Extracted material:
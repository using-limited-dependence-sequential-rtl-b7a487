// tb_bypass_network: the bypass network is the expander on the current
// tester slice only (8 inputs, 3-input XORs: 56 combinations for 80 chains).
// Checks every chain's inputs against the reference procedure, that all 56
// combinations are used, that fanout per gate is balanced (1 or 2 chains),
// and random slices bit by bit, for all four configurations.
module tb_bypass_network;
  import ldse_pkg::*;
  import ldse_ref_pkg::*;
  localparam int D = TESTER_CHANNELS;
  localparam int N = SCAN_CHAINS;
  localparam int Q = GATE_INPUTS;
  localparam int C = NUM_CONFIGS;

  logic [D-1:0] domain;
  logic [$clog2(C)-1:0] cfg;
  logic [N-1:0] chain_in;
  int checks = 0, failures = 0;

  xor_expander #(.DOMAIN(D), .CHAINS(N), .GATE_IN(Q), .CONFIGS(C)) dut (.domain, .cfg, .chain_in);

  initial begin
    #100000;
    failures++;
    $display("watchdog expired");
    $display("TB_RESULT checks=%0d failures=%0d", checks, failures);
    $finish;
  end

  task automatic check(bit cond, string msg);
    checks++;
    if (!cond) begin
      failures++;
      if (failures < 20) $display("FAIL: %s", msg);
    end
  endtask

  initial begin
    for (int c = 0; c < C; c++) begin
      automatic tbl_t t = ref_table(D, N, Q, c, D);
      automatic longint unsigned msk[N];
      automatic int fan[longint unsigned];
      foreach (msk[i]) msk[i] = 0;
      cfg = c[$clog2(C)-1:0];
      for (int d = 0; d < D; d++) begin
        domain = '0;
        domain[d] = 1'b1;
        #1;
        for (int i = 0; i < N; i++) if (chain_in[i]) msk[i] |= (64'd1 << d);
      end
      for (int i = 0; i < N; i++) begin
        check(msk[i] == ref_mask(t, i, Q), $sformatf("cfg %0d chain %0d mask %h ref %h", c, i, msk[i], ref_mask(t, i, Q)));
        if (fan.exists(msk[i])) fan[msk[i]]++;
        else fan[msk[i]] = 1;
      end
      check(fan.num() == n_choose_k(D, Q), $sformatf("cfg %0d uses %0d gates", c, fan.num()));
      foreach (fan[m]) check(fan[m] == N / fan.num() || fan[m] == N / fan.num() + 1,
                             $sformatf("cfg %0d gate %h fanout %0d", c, m, fan[m]));
      for (int it = 0; it < 256; it++) begin
        domain = D'(it);
        #1;
        for (int i = 0; i < N; i++) begin
          automatic bit e = 0;
          for (int k = 0; k < Q; k++) e ^= domain[t[i*Q+k]];
          check(chain_in[i] == e, $sformatf("cfg %0d chain %0d slice %0d", c, i, it));
        end
      end
    end
    $display("TB_RESULT checks=%0d failures=%0d", checks, failures);
    $finish;
  end
endmodule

What needs to be done: Please output exactly the lines between the one holding "foreach (fan[m]) check(fan[m]" and the one holding "automatic bit e = 0;" in the records above, inclusive, and nothing more.

Answer below:
      foreach (fan[m]) check(fan[m] == N / fan.num() || fan[m] == N / fan.num() + 1,
                             $sformatf("cfg %0d gate %h fanout %0d", c, m, fan[m]));
      for (int it = 0; it < 256; it++) begin
        domain = D'(it);
        #1;
        for (int i = 0; i < N; i++) begin
          automatic bit e = 0;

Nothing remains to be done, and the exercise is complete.